Yup...pretty much what everybody else is saying. You're money's better spent on a higher speed single CPU system for what you're thinking to do. Basically the OS, application, and the process the application is executing..all have to be multi-threaded to reap big advantages.
Five years ago I had a dual-700 server I converted to a gaming machine (GeForce 2, RAID 0, lotsa fun!). For gaming it was the same speed as a single 700MHz machine (with the same video card). It did have the advantage of still running nearly the same speed if I multiple applications going on it. For example I could have some programs running and still game at full speed while a single CPU system couldn't do that. It did take a little tweaking though.
As has been mentioned, Win98/ME/XP Home doesn't do SMP at all and only sees one CPU. Win2k/XP Pro do have SMP capability, but it isn't all that great. You can set an "affinity" for an application to favor a certain CPU, but it's a little bit of a hassle.
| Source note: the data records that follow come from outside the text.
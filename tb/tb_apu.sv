// tb_apu: self-checking test of the address processing unit. It checks the
// reset contents of the address memory, host writes, the filtering address
// sequence (sample entries counting down from the sample write address and
// wrapping inside the circular buffer, coefficient entries counting up, word
// select bit per pass) and the decimated advance of the write addresses,
// against a model kept in the testbench.
module tb_apu;
  import fir_pkg::*;

  logic clk = 0, rst_n = 0;
  always #5 clk = ~clk;

  apu_cmd_t           cmd;
  mode_t              mode;
  logic               am_we;
  logic [STAGE_W-1:0] am_stage;
  am_field_e          am_field;
  logic [ENTRY_W-1:0] am_data;
  logic [ADDR_W-1:0]  s_raddr, c_raddr;
  logic [ENTRY_W-1:0] s_wentry;
  logic [TAPS_W-1:0]  taps;
  logic               dec_end;
  int checks = 0, failures = 0;
  int m_swa[4], m_len[4], m_taps[4], m_out[4];
  int smp = 0;

  apu dut (.*);

  initial begin
    repeat (400000) @(posedge clk);
    failures++;
    $display("watchdog expired");
    $display("TB_RESULT checks=%0d failures=%0d", checks, failures);
    $finish;
  end

  task automatic check(input bit ok, input string what);
    checks++;
    if (!ok) begin failures++; $display("FAIL: %s", what); end
  endtask

  task automatic am_wr(input int st, input am_field_e f, input int d);
    @(negedge clk);
    am_we = 1; am_stage = STAGE_W'(st); am_field = f; am_data = ENTRY_W'(d);
    @(negedge clk);
    am_we = 0;
    case (f)
      AM_SWA:  m_swa[st]  = d;
      AM_LEN:  m_len[st]  = d;
      AM_TAPS: m_taps[st] = d;
      default: m_out[st]  = d;
    endcase
  endtask

  task automatic check_wr(input int st);
    @(negedge clk);
    cmd = '0; cmd.stage = STAGE_W'(st);
    cmd.wr = WR_INPUT;  #1 check(s_wentry == ENTRY_W'(m_swa[0]), "input write entry");
    cmd.wr = WR_OUTPUT; #1 check(s_wentry == ENTRY_W'(m_out[st]), "output write entry");
    check(taps == TAPS_W'(m_taps[st]), "taps of stage");
    if (st < 3) begin
      cmd.wr = WR_NEXT; #1 check(s_wentry == ENTRY_W'((st + 1) * 128 + m_swa[st + 1]), "next-block write entry");
    end
    cmd = '0;
  endtask

  task automatic filter(input int st);
    for (int p = 0; p < 3; p++)
      for (int k = 0; k < m_taps[st]; k++) begin
        int se, ce;
        @(negedge clk);
        cmd = '0; cmd.stage = STAGE_W'(st); cmd.rd = 1; cmd.load = (k == 0);
        cmd.pass = pass_e'(p);
        se = st * 128 + ((m_swa[st] - k + 128 * m_len[st]) % m_len[st]);
        ce = st * 128 + k;
        #1;
        check(s_raddr == ADDR_W'(se * 2 + (p != 1)), $sformatf("sample address st%0d p%0d k%0d: %0d exp %0d", st, p, k, s_raddr, se * 2 + (p != 1)));
        check(c_raddr == ADDR_W'(ce * 2 + (p != 0)), "coefficient address");
      end
    @(negedge clk); cmd = '0;
  endtask

  // write-back of stage st: pointer update (decimated), done after the last stage
  task automatic writeback(input int st, input bit last);
    bit exp_end;
    exp_end = ((smp % (1 << mode.dec_log2[st])) == (1 << mode.dec_log2[st]) - 1);
    @(negedge clk);
    cmd = '0; cmd.stage = STAGE_W'(st); cmd.wr = WR_OUTPUT; cmd.ptr_upd = 1; cmd.done = last;
    #1 check(dec_end == exp_end, "dec_end");
    @(negedge clk); cmd = '0;
    if (exp_end) m_swa[st] = (m_swa[st] + 1) % m_len[st];
    if (last) smp++;
  endtask

  initial begin
    cmd = '0; mode = '0; am_we = 0; am_stage = '0; am_field = AM_SWA; am_data = '0;
    repeat (3) @(negedge clk);
    rst_n = 1;
    for (int b = 0; b < 4; b++) begin
      m_swa[b] = 0; m_len[b] = (b == 0) ? 120 : 128; m_taps[b] = 100; m_out[b] = 120 + b;
    end
    for (int b = 0; b < 4; b++) check_wr(b);
    filter(0);
    // host writes
    for (int b = 0; b < 4; b++) begin
      am_wr(b, AM_LEN, 3 + int'($urandom % 20));
      am_wr(b, AM_TAPS, 1 + int'($urandom % m_len[b]));
      am_wr(b, AM_SWA, int'($urandom % m_len[b]));
      am_wr(b, AM_OUT, 100 + b * 3);
      check_wr(b);
    end
    // run "samples": every stage filters and writes back, with decimation
    mode.dec_log2 = {2'd3, 2'd2, 2'd1, 2'd0};
    for (int n = 0; n < 40; n++)
      for (int b = 0; b < 4; b++) begin
        filter(b);
        writeback(b, b == 3);
        check_wr(b);
      end
    // random decimation settings
    for (int n = 0; n < 40; n++) begin
      if (n % 10 == 0) for (int b = 0; b < 4; b++) mode.dec_log2[b] = 2'($urandom);
      for (int b = 0; b < 4; b++) begin
        filter(b);
        writeback(b, b == 3);
        check_wr(b);
      end
    end
    $display("TB_RESULT checks=%0d failures=%0d", checks, failures);
    $finish;
  end
endmodule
SMP Seesaw is pretty good for separating apps to different CPUs for you. It still doesn't speed up any games or anything. It will still be the same speed as a single CPU 2.4. But you could be decoding a video file on one CPU and play a game on the other CPU and not slow down like a single CPU system would.
Once apps and games are written to be multi-threaded, multi-CPU (and multi-core) systems will wipe the floor with single CPU systems.